ロレンソのライディングフォームは、これまで多くの人に論評されてきた。元GPライダーで現在はMotoGPのセーフティオフィサーを務めるロリス・カピロッシもそのひとりで、彼のフォームには「ワイルドさ」が足りていないと評していた。
進化したのはロレンソ自身かドゥカティかと聞かれ、ロレンソは次のように答えた。
「多くの要素が進化しているが、主な要素は僕が今のバイクを理解するために必要なだけの距離を走ったことだ。(なぜなら)このバイクは特殊だからね」
「僕が2008年にMotoGPに昇格したとき、突然速く走れたんだ。それはバイクが僕のライディング(スタイル)に合わせて作られていたからだ」
「だけど、それ以前のクラスでは多くのことを理解するのに時間を必要としたし、今のマシンについてもほぼ同じような状況だ」
「僕のライディングスタイルやメンタルは否定されるべきじゃないのに、中にはそういう人たちもいた」
「彼らは結論を言うのが早すぎた。それで結局は自分の言葉を飲み込まなくてはいけなくなる。なぜなら、選手権に出るライダーは全員否定できないものなんだ」
「世界選手権に出てくるライダーは、全員とても実力があって、上位を走る力も備えている。もちろん、その中には特に強くて多くのレースやタイトルを勝つ者もいる」
8番グリッドから表彰台まで順位を上げられたのは優勝できたような気分だったと語るロレンソ。予選の調子は悪かったものの、その前のプラクティスで出したペースで自信を持てた結果だと考えている。

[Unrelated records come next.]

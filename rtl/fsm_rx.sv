// fsm_rx: receive controller that stores the fields of the identified command in the Stack.
// The document gives one state machine per command (C1..C12) behind a demultiplexer, only the
// addressed one active. Here the per-command machines share one field sequencer: a table gives,
// for the command in cmd_id, the width of each field after the command code (Gen2 layouts). Each
// en_pulse_rx trigger (one per received bit) counts one bit of the current field; when a field
// is complete its value, the low bits of the shift register, is written to the next Stack
// register. After the last field (the CRC included) stack_ready rises and stays high until the
// next frame (clr). Select's variable-length mask is stored in 16-bit pieces while Stack
// registers remain; EBV fields are taken as one byte. These simplifications are this design's.
// Timing: the first en_pulse_rx after end_cmd belongs to the last code bit and only arms the
// sequencer; a command with no fields (NAK) raises stack_ready on that same trigger.
module fsm_rx
  import rfid_pkg::*;
(
  input  logic        clk,
  input  logic        rst,
  input  logic        clr,
  input  logic        en_pulse_rx,
  input  logic        end_cmd,
  input  cmd_e        cmd_id,
  input  logic [15:0] sr,
  output logic        st_we,
  output logic [3:0]  st_addr,
  output logic [15:0] st_wdata,
  output logic        stack_ready
);
  localparam logic [3:0] MASK_FIELD = 4'd5;   // Select: field index of the mask

  logic        active;
  logic [3:0]  fidx;      // field index within the command
  logic [4:0]  bcnt;      // bits received of the current field
  logic [7:0]  mask_rem;  // Select: mask bits still to come
  logic [4:0]  width;     // width of the current field, 0 = no more fields
  logic [3:0]  naddr;     // next stack register to fill
  logic        full;      // all stack registers used

  // Field widths after the command code, per command (Gen2 air interface).
  function automatic logic [4:0] field_width(cmd_e c, logic [3:0] i, logic [7:0] mrem);
    unique case (c)
      CMD_QUERYREP:    return (i == 0) ? 5'd2 : 5'd0;                        // Session
      CMD_ACK:         return (i == 0) ? 5'd16 : 5'd0;                       // RN
      CMD_QUERY:       case (i)                                              // DR M TRext Sel Session Target Q CRC5
                         4'd0: return 5'd1;   4'd1: return 5'd2;   4'd2: return 5'd1;
                         4'd3: return 5'd2;   4'd4: return 5'd2;   4'd5: return 5'd1;
                         4'd6: return 5'd4;   4'd7: return 5'd5;   default: return 5'd0;
                       endcase
      CMD_QUERYADJUST: case (i)                                              // Session UpDn
                         4'd0: return 5'd2;   4'd1: return 5'd3;   default: return 5'd0;
                       endcase
      CMD_SELECT:      case (i)                                              // Target Action MemBank Pointer Length Mask.. Truncate CRC16
                         4'd0: return 5'd3;   4'd1: return 5'd3;   4'd2: return 5'd2;
                         4'd3: return 5'd8;   4'd4: return 5'd8;
                         4'd5: return (mrem > 8'd16) ? 5'd16 : 5'(mrem);
                         4'd6: return 5'd1;   4'd7: return 5'd16;  default: return 5'd0;
                       endcase
      CMD_REQ_RN:      return (i <= 1) ? 5'd16 : 5'd0;                       // RN CRC16
      CMD_READ:        case (i)                                              // MemBank WordPtr WordCount RN CRC16
                         4'd0: return 5'd2;   4'd1: return 5'd8;   4'd2: return 5'd8;
                         4'd3: return 5'd16;  4'd4: return 5'd16;  default: return 5'd0;
                       endcase
      CMD_WRITE:       case (i)                                              // MemBank WordPtr Data RN CRC16
                         4'd0: return 5'd2;   4'd1: return 5'd8;   4'd2: return 5'd16;
                         4'd3: return 5'd16;  4'd4: return 5'd16;  default: return 5'd0;
                       endcase
      CMD_KILL:        case (i)                                              // Password RFU RN CRC16
                         4'd0: return 5'd16;  4'd1: return 5'd3;   4'd2: return 5'd16;
                         4'd3: return 5'd16;  default: return 5'd0;
                       endcase
      CMD_LOCK:        case (i)                                              // Mask Action RN CRC16
                         4'd0: return 5'd10;  4'd1: return 5'd10;  4'd2: return 5'd16;
                         4'd3: return 5'd16;  default: return 5'd0;
                       endcase
      CMD_ACCESS:      case (i)                                              // Password RN CRC16
                         4'd0: return 5'd16;  4'd1: return 5'd16;  4'd2: return 5'd16;
                         default: return 5'd0;
                       endcase
      default:         return 5'd0;                                          // NAK, unknown
    endcase
  endfunction

  assign width = field_width(cmd_id, fidx, mask_rem);

  always_ff @(posedge clk) begin
    st_we <= 1'b0;
    if (rst || clr) begin
      active      <= 1'b0;
      fidx        <= '0;
      bcnt        <= '0;
      mask_rem    <= '0;
      st_addr     <= '0;
      naddr       <= '0;
      full        <= 1'b0;
      st_wdata    <= '0;
      stack_ready <= 1'b0;
    end else if (en_pulse_rx && end_cmd && !stack_ready && cmd_id != CMD_UNKNOWN) begin
      if (!active) begin
        active <= 1'b1;
        if (width == 5'd0) stack_ready <= 1'b1;
      end else if (bcnt + 5'd1 == width) begin
        // field complete: store it in the next stack register
        bcnt     <= '0;
        st_wdata <= sr & 16'((17'd1 << width) - 17'd1);
        st_we    <= !full;
        st_addr  <= naddr;
        naddr    <= naddr + 1'b1;
        if (naddr == 4'd15) full <= 1'b1;
        if (cmd_id == CMD_SELECT && fidx == 4'd4) begin
          mask_rem <= sr[7:0];
          fidx     <= (sr[7:0] == 8'd0) ? 4'd6 : 4'd5;
        end else if (cmd_id == CMD_SELECT && fidx == MASK_FIELD) begin
          mask_rem <= mask_rem - 8'(width);
          if (mask_rem == 8'(width)) fidx <= 4'd6;
        end else begin
          fidx <= fidx + 1'b1;
          if (field_width(cmd_id, fidx + 1'b1, mask_rem) == 5'd0) stack_ready <= 1'b1;
        end
      end else begin
        bcnt <= bcnt + 1'b1;
      end
    end
  end
endmodule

ロレンソはこれまでMotoGPクラスでへレス・サーキットを10回走り、そのうち表彰台に上がったのは今回で8度目となる。彼にとっては特に力を発揮できるコースだと感じているようだ。
今回のレースで、ロレンソが表彰台を意識したのは、モビスター・ヤマハのバレンティーノ・ロッシとマーベリック・ビニャーレスを抜いた後、3番手にいたモンスター・ヤマハ・テック3のヨハン・ザルコを捉えたときだという。
「あのときはライディングに集中していたが、どのポジションでいくのが現実的かわからなかった」とロレンソ。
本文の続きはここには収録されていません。